Intellectual Property
Secure & Compliant
Data Security: Client gene sequences are secured within isolated server environments utilizing end-to-end encryption for all data transmission and storage phases
Patented Technology: Internationally licensed Pichia pastoris expression system
Regulatory Compliance: Operations aligned with China’s Biosecurity Law and industry ethics standards.

Global Collaboration
Cross-Border Expertise
Logistics Assurance: End-to-end cryogenic logistics (-80°C) with real-time thermal telemetry and validated chain of custody documentation, coupled with regulatory navigation for China Customs export permits and on-demand third-party audit protocols to enforce operational transparency.
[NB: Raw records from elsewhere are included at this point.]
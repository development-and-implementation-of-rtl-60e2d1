// tb_cts_regio_handler: checks the slow-control address split.
//
// Two register stand-ins answer for 0xa000-0xa0ff and 0xa100-0xa1ff. Random
// reads and writes over 0x9f00-0xa2ff must reach only the right stand-in,
// and the merged answer must carry its data, or 'unknown' from the handler
// for addresses outside both ranges, one cycle after the strobe.
module tb_cts_regio_handler;
  import cts_pkg::*;
  logic clk = 0, rst = 1;
  regio_req_t req, net_req, trg_req;
  regio_rsp_t rsp, net_rsp, trg_rsp;
  int checks = 0, failures = 0;

  cts_regio_handler dut (.clk, .rst, .req, .rsp, .net_req, .net_rsp, .trg_req, .trg_rsp);
  always #5 clk = ~clk;

  always @(posedge clk) begin
    net_rsp <= '{rdata: (net_req.read ? {16'h4e00, net_req.addr} : 32'h0), ack: net_req.read || net_req.write, unknown: 1'b0};
    trg_rsp <= '{rdata: (trg_req.read ? {16'h5400, trg_req.addr} : 32'h0), ack: trg_req.read || trg_req.write, unknown: 1'b0};
  end

  initial begin
    req = '0;
    repeat (3) @(negedge clk);
    rst = 0;
    repeat (2000) begin
      logic [15:0] a;
      logic rd;
      a = 16'h9f00 + 16'($urandom_range(0, 16'h03ff));
      rd = $urandom_range(0, 1) == 1;
      req = '{addr: a, wdata: $urandom(), read: rd, write: !rd};
      #1;
      checks++;
      if ((net_req.read || net_req.write) != (a[15:8] == 8'ha0) ||
          (trg_req.read || trg_req.write) != (a[15:8] == 8'ha1)) begin
        failures++; $display("FAIL routing %h", a);
      end
      @(negedge clk);
      req = '0;
      checks++;
      if (a[15:8] == 8'ha0 || a[15:8] == 8'ha1) begin
        if (!rsp.ack || rsp.unknown || (rd && rsp.rdata != {(a[15:8] == 8'ha0) ? 16'h4e00 : 16'h5400, a})) begin
          failures++; $display("FAIL answer %h: %h ack=%b", a, rsp.rdata, rsp.ack);
        end
      end else if (rsp.ack || !rsp.unknown) begin
        failures++; $display("FAIL no unknown for %h", a);
      end
      @(negedge clk);
      checks++;
      if (rsp.ack || rsp.unknown) begin failures++; $display("FAIL answer longer than one cycle"); end
    end
    $display("TB_RESULT checks=%0d failures=%0d", checks, failures);
    $finish;
  end

  initial begin
    #1000000;
    failures++;
    $display("watchdog expired");
    $display("TB_RESULT checks=%0d failures=%0d", checks, failures);
    $finish;
  end
endmodule
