// cts_ro_fsm: readout state machine of the network logic.
//
// Works the readout queue off one token at a time. When the queue holds a
// token, the machine issues a readout request to the CTS endpoint with the
// event's number, random code and trigger type (one-cycle ipu_start
// strobe), waits until the endpoint reports busy, then until it is idle
// again, and only then pops the token and starts over. A debug limit stops
// the machine after a programmed number of readouts (0xFFFF = no limit) in
// the RO_DEBUG_LIMIT_REACHED state; a write to the debug limit register
// (limit_clear) restarts the count and releases the machine. The state
// sequence and the one-hot status encoding (register 0xa006) follow the
// design; the endpoint handshake signals are this implementation's
// simplification of the endpoint's readout port.
//
// Timing: ipu_start is high for the single cycle spent in RO_SEND_REQUEST,
// one cycle after a token becomes visible. The token is popped in the cycle
// the endpoint's busy falls.
module cts_ro_fsm
  import cts_pkg::*;
(
  input  logic        clk,
  input  logic        rst,
  // readout queue
  input  ro_token_t   token,
  input  logic        queue_empty,
  output logic        queue_pop,
  // CTS endpoint readout port
  output logic        ipu_start,
  output logic [15:0] ipu_number,
  output logic [7:0]  ipu_code,
  output trg_type_t   ipu_type,
  input  logic        ipu_busy,
  // debug limit
  input  logic [15:0] limit,
  input  logic        limit_clear,
  output logic [4:0]  state_onehot,
  output logic        idle
);

  ro_state_t   state, state_n;
  logic [15:0] done_cnt;
  logic        limit_hit;

  assign limit_hit = (limit != 16'hffff) && (done_cnt >= limit);

  always_comb begin
    state_n = state;
    unique case (state)
      RO_IDLE:
        if (limit_hit && !limit_clear) state_n = RO_DEBUG_LIMIT_REACHED;
        else if (!queue_empty)  state_n = RO_SEND_REQUEST;
      RO_SEND_REQUEST:          state_n = RO_WAIT_BECOME_BUSY;
      RO_WAIT_BECOME_BUSY:
        if (ipu_busy)           state_n = RO_WAIT_BECOME_IDLE;
      RO_WAIT_BECOME_IDLE:
        if (!ipu_busy)          state_n = RO_IDLE;
      RO_DEBUG_LIMIT_REACHED:
        if (limit_clear)        state_n = RO_IDLE;
      default:                  state_n = RO_IDLE;
    endcase
  end

  always_ff @(posedge clk) begin
    if (rst) begin
      state    <= RO_IDLE;
      done_cnt <= '0;
    end else begin
      state <= state_n;
      if (limit_clear)    done_cnt <= '0;
      else if (queue_pop) done_cnt <= done_cnt + 16'd1;
    end
  end

  assign queue_pop    = (state == RO_WAIT_BECOME_IDLE) && !ipu_busy;
  assign ipu_start    = (state == RO_SEND_REQUEST);
  assign ipu_number   = token.number;
  assign ipu_code     = token.code;
  assign ipu_type     = token.trg_type;
  assign state_onehot = 5'(1) << state;
  assign idle         = (state == RO_IDLE);

  // the reserved token bits carry nothing
  logic unused_ok;
  assign unused_ok = ^token.reserved;

endmodule
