// tb_cts_ro_fsm: checks the readout state machine.
//
// A small reference queue supplies tokens; an endpoint stand-in raises busy
// a few cycles after each request and drops it later. Each token must be
// requested exactly once, in order, with its number/code/type, and popped
// only after busy fell. The debug readout limit must stop the machine after
// the programmed number of readouts until the limit is rewritten.
module tb_cts_ro_fsm;
  import cts_pkg::*;
  logic clk = 0, rst = 1;
  ro_token_t token;
  logic queue_empty, queue_pop;
  logic ipu_start, ipu_busy, limit_clear, idle;
  logic [15:0] ipu_number, limit;
  logic [7:0] ipu_code;
  trg_type_t ipu_type;
  logic [4:0] state_onehot;
  int checks = 0, failures = 0;
  ro_token_t tq [$];
  int requests = 0, busy_cnt = 0;
  int next_num = 0;

  cts_ro_fsm dut (.clk, .rst, .token, .queue_empty, .queue_pop, .ipu_start, .ipu_number,
                  .ipu_code, .ipu_type, .ipu_busy, .limit, .limit_clear, .state_onehot, .idle);
  always #5 clk = ~clk;

  assign queue_empty = (tq.size() == 0);
  assign token = queue_empty ? '0 : tq[0];

  // endpoint stand-in
  always @(posedge clk) begin
    if (rst) begin ipu_busy <= 0; busy_cnt <= 0; end
    else if (ipu_start) begin
      requests++;
      checks++;
      if (ipu_number !== 16'(next_num) || ipu_code !== 8'(next_num * 113) || ipu_type !== 4'(next_num)) begin
        failures++; $display("FAIL request %0d got number %0d", next_num, ipu_number);
      end
      next_num++;
      busy_cnt <= 3 + $urandom_range(0, 10);
    end else if (busy_cnt > 1) begin busy_cnt <= busy_cnt - 1; ipu_busy <= 1; end
    else if (busy_cnt == 1) begin busy_cnt <= 0; ipu_busy <= 0; end
    if (queue_pop) begin
      checks++;
      if (ipu_busy) begin failures++; $display("FAIL pop while busy"); end
      void'(tq.pop_front());
    end
  end

  task automatic add_tokens(int n);
    static int num = 0;
    repeat (n) begin
      ro_token_t t;
      t.reserved = 0; t.trg_type = 4'(num); t.code = 8'(num * 113); t.number = 16'(num);
      tq.push_back(t);
      num++;
    end
  endtask

  initial begin
    limit = 16'hffff; limit_clear = 0;
    repeat (3) @(negedge clk);
    rst = 0;
    checks++;
    if (state_onehot != 5'b00001) begin failures++; $display("FAIL reset state"); end
    add_tokens(10);
    repeat (400) @(negedge clk);
    checks++;
    if (requests != 10 || tq.size() != 0) begin failures++; $display("FAIL %0d requests", requests); end
    // debug limit: 4 more readouts allowed after clearing
    limit = 4; limit_clear = 1;
    @(negedge clk); limit_clear = 0;
    add_tokens(10);
    repeat (400) @(negedge clk);
    checks += 2;
    if (requests != 14) begin failures++; $display("FAIL limit: %0d requests", requests); end
    if (state_onehot != 5'b10000) begin failures++; $display("FAIL not in limit state %b", state_onehot); end
    limit = 16'hffff; limit_clear = 1;
    @(negedge clk); limit_clear = 0;
    repeat (400) @(negedge clk);
    checks++;
    if (requests != 20 || !idle) begin failures++; $display("FAIL after release: %0d", requests); end
    $display("TB_RESULT checks=%0d failures=%0d", checks, failures);
    $finish;
  end

  initial begin
    #1000000;
    failures++;
    $display("watchdog expired");
    $display("TB_RESULT checks=%0d failures=%0d", checks, failures);
    $finish;
  end
endmodule
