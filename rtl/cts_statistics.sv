// cts_statistics: trigger statistics of the network logic.
//
// Counts, as free-running 32-bit counters, the clock cycles in which the
// trigger decision was asserted, its rising edges and the triggers accepted
// by the trigger distribution. It also measures, per accepted trigger, the
// idle time (cycles the trigger distribution waited in its idle state before
// accepting the event), the dead time (cycles from acceptance until it was
// idle again) and the time between the last two accepted triggers. The set
// of values follows the design's fixed registers 0xa000-0xa002, 0xa00a and
// 0xa00b and its event data description; the exact start and stop points of
// each interval are this implementation's choices.
//
// Timing: all outputs are registered and change one cycle after the event.
// Interval counters saturate at 2^32 - 1.
module cts_statistics (
  input  logic        clk,
  input  logic        rst,
  input  logic        trg_asserted,  // trigger decision
  input  logic        accepted,      // pulse: trigger accepted
  input  logic        td_idle,       // trigger distribution is idle
  output logic [31:0] cnt_asserted,
  output logic [31:0] cnt_edges,
  output logic [31:0] cnt_accepted,
  output logic [31:0] last_idle_time,
  output logic [31:0] last_dead_time,
  output logic [31:0] last_period
);

  logic        trg_q;
  logic        idle_q;
  logic [31:0] idle_run;
  logic [31:0] dead_run;
  logic [31:0] period_run;

  function automatic logic [31:0] sat_inc(logic [31:0] v);
    return (v == '1) ? v : v + 32'd1;
  endfunction

  always_ff @(posedge clk) begin
    if (rst) begin
      trg_q          <= 1'b0;
      idle_q         <= 1'b1;
      cnt_asserted   <= '0;
      cnt_edges      <= '0;
      cnt_accepted   <= '0;
      last_idle_time <= '0;
      last_dead_time <= '0;
      last_period    <= '0;
      idle_run       <= '0;
      dead_run       <= '0;
      period_run     <= '0;
    end else begin
      trg_q  <= trg_asserted;
      idle_q <= td_idle;
      if (trg_asserted)           cnt_asserted <= cnt_asserted + 32'd1;
      if (trg_asserted && !trg_q) cnt_edges    <= cnt_edges + 32'd1;

      period_run <= sat_inc(period_run);
      if (accepted) begin
        cnt_accepted   <= cnt_accepted + 32'd1;
        last_idle_time <= idle_run;
        last_period    <= period_run;
        period_run     <= 32'd1;
      end

      // idle time: cycles in the idle state since the last return to idle
      if (td_idle && !accepted) idle_run <= sat_inc(idle_run);
      else                      idle_run <= '0;

      // dead time: cycles from acceptance until idle again
      if (accepted)       dead_run <= 32'd1;
      else if (!td_idle)  dead_run <= sat_inc(dead_run);
      if (td_idle && !idle_q) last_dead_time <= dead_run;
    end
  end

endmodule
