// tb_cts_statistics: checks the trigger statistics.
//
// Plays a sequence of trigger pulses and TD-FSM busy periods with known
// lengths and compares the asserted/edge/accepted counters, the idle time,
// the dead time and the time between accepted triggers with the values the
// testbench derives from its own schedule.
module tb_cts_statistics;
  logic clk = 0, rst = 1;
  logic trg_asserted, accepted, td_idle;
  logic [31:0] cnt_asserted, cnt_edges, cnt_accepted, last_idle_time, last_dead_time, last_period;
  int checks = 0, failures = 0;
  int cyc = 0;   // index of the last clock edge
  always @(posedge clk) cyc++;

  cts_statistics dut (.clk, .rst, .trg_asserted, .accepted, .td_idle,
                      .cnt_asserted, .cnt_edges, .cnt_accepted,
                      .last_idle_time, .last_dead_time, .last_period);
  always #5 clk = ~clk;

  task automatic chk(string what, logic [31:0] got, int unsigned want);
    checks++;
    if (got != want) begin failures++; $display("FAIL %s: %0d expected %0d", what, got, want); end
  endtask

  initial begin
    int exp_asserted, exp_edges;
    int a_prev, a_now, r_prev, r_now;
    trg_asserted = 0; accepted = 0; td_idle = 1;
    exp_asserted = 0; exp_edges = 0;
    repeat (3) @(negedge clk);
    rst = 0;
    r_prev = cyc; a_prev = 0;
    for (int ev = 1; ev <= 20; ev++) begin
      int idle_len, dead_len, high_len;
      idle_len = $urandom_range(1, 50);   // cycles idle before the trigger
      dead_len = $urandom_range(6, 60);   // cycles the FSM is busy
      high_len = $urandom_range(1, 5);
      repeat (idle_len) @(negedge clk);
      // trigger: accepted in its first cycle
      trg_asserted = 1; accepted = 1; exp_asserted += high_len; exp_edges++;
      a_now = cyc + 1;
      @(negedge clk);
      accepted = 0; td_idle = 0;
      repeat (high_len - 1) @(negedge clk);
      trg_asserted = 0;
      repeat (dead_len - high_len) @(negedge clk);
      td_idle = 1;
      r_now = cyc + 1;
      @(negedge clk);
      @(negedge clk);
      chk("accepted", cnt_accepted, ev);
      chk("asserted", cnt_asserted, exp_asserted);
      chk("edges", cnt_edges, exp_edges);
      chk("dead time", last_dead_time, r_now - a_now);
      if (ev > 1) begin
        chk("idle time", last_idle_time, a_now - r_prev);
        chk("period", last_period, a_now - a_prev);
      end
      a_prev = a_now; r_prev = r_now;
    end
    $display("TB_RESULT checks=%0d failures=%0d", checks, failures);
    $finish;
  end

  initial begin
    #1000000;
    failures++;
    $display("watchdog expired");
    $display("TB_RESULT checks=%0d failures=%0d", checks, failures);
    $finish;
  end
endmodule
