CONV, PDP and CDP run independently. A pooling layer and a normalisation layer can run while a
convolution is in flight, sharing the memory port. The hardware checks no dependency between
them: software orders dependent layers by waiting for interrupts.

## The convolution pipeline

One CONV layer runs in two phases.

**Load (CDMA).** CDMA copies the layer's input into the buffer. It reads `in_w*in_h*cg` feature
atoms from `src_addr` into buffer entries 0, 1, 2, .... It then reads `kg*kh*kw*cg*8` weight
atoms from `wt_addr` into the entries from bank `wt_bank` on, that is from entry `wt_bank*512`.

- It issues one 8-byte read per cycle while the memory interface accepts it, with up to 64 in
  flight.
- Each returning word is written into the buffer in the cycle it arrives.
- When the last word is in, CDMA raises its interrupt bit and the compute phase starts.

The whole layer must fit in the buffer at once. Software chooses `wt_bank` so that the feature
data stays below it.

**Image input.** A network's first layer usually reads an image, not a feature cube. With D6 bit 8
set (and `cg` = 1), CDMA takes the input as 8-bit pixels of 4 bytes, for example R, G, B and a pad
byte, or Y, U, V and a pad byte. Two pixels are packed in each 64-bit word. Each pixel becomes one
feature atom: its bytes go to channels 0..3, and channels 4..7 are zero. CDMA reads the word that
holds a pixel once for each of its two pixels and keeps the right half. That keeps one buffer
write per memory response, at the cost of reading each word twice.

**Compute (CSC -> CMAC -> CACC -> SDP).** The schedule is weight-stationary. For each kernel group
(8 output channels) and each kernel step (one tap r, s of the kernel and one group of 8 input
channels), CSC does two things:

1. It loads the 8 weight atoms of that step into the 8 MAC cells. Each atom holds 8 input-channel
   weights of one output channel. This takes 8 cycles.
2. It streams one feature atom per cycle for every output pixel (oy, ox). That atom is input pixel
   (oy*stride + r - pad_top, ox*stride + s - pad_left), channel group cg.

The buffer has a one-cycle read. CSC therefore issues addresses one cycle ahead and delays its
valid signals and tags by one cycle.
Third-Party Audits: Available upon client request to ensure transparency.

Long-Term Partnership
End-to-End Support
Integrated Services: Protein expression → stable cell line development → process scale-up.
Risk Mitigation: 48-hour expert response for technical challenges (e.g., host switching/vector optimization).
Flexible Engagement Models: Fee-for-Service (FFS) / Co-Development (risk/revenue sharing).